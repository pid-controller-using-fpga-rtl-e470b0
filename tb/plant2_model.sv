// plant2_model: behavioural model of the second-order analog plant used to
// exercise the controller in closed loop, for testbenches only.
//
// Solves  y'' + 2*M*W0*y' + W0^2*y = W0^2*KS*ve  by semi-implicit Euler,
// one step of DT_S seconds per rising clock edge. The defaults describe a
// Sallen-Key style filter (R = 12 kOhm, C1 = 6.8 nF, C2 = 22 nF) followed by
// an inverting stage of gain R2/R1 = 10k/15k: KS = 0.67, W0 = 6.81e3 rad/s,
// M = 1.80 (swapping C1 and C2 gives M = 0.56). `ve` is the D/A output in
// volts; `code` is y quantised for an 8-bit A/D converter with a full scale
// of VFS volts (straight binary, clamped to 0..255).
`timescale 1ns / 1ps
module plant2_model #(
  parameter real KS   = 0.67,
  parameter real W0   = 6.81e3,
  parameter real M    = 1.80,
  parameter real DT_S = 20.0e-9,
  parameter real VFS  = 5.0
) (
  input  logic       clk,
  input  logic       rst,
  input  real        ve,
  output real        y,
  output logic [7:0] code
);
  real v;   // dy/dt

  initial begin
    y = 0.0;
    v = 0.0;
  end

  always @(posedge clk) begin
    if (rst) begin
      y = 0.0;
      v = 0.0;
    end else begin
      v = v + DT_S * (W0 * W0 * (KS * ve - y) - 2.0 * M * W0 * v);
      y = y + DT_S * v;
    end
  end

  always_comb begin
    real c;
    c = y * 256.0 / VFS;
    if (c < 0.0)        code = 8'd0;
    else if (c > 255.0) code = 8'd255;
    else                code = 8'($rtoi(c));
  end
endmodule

● ● ●

In the records above, how many lines contain the string "volts"? State that number only.

2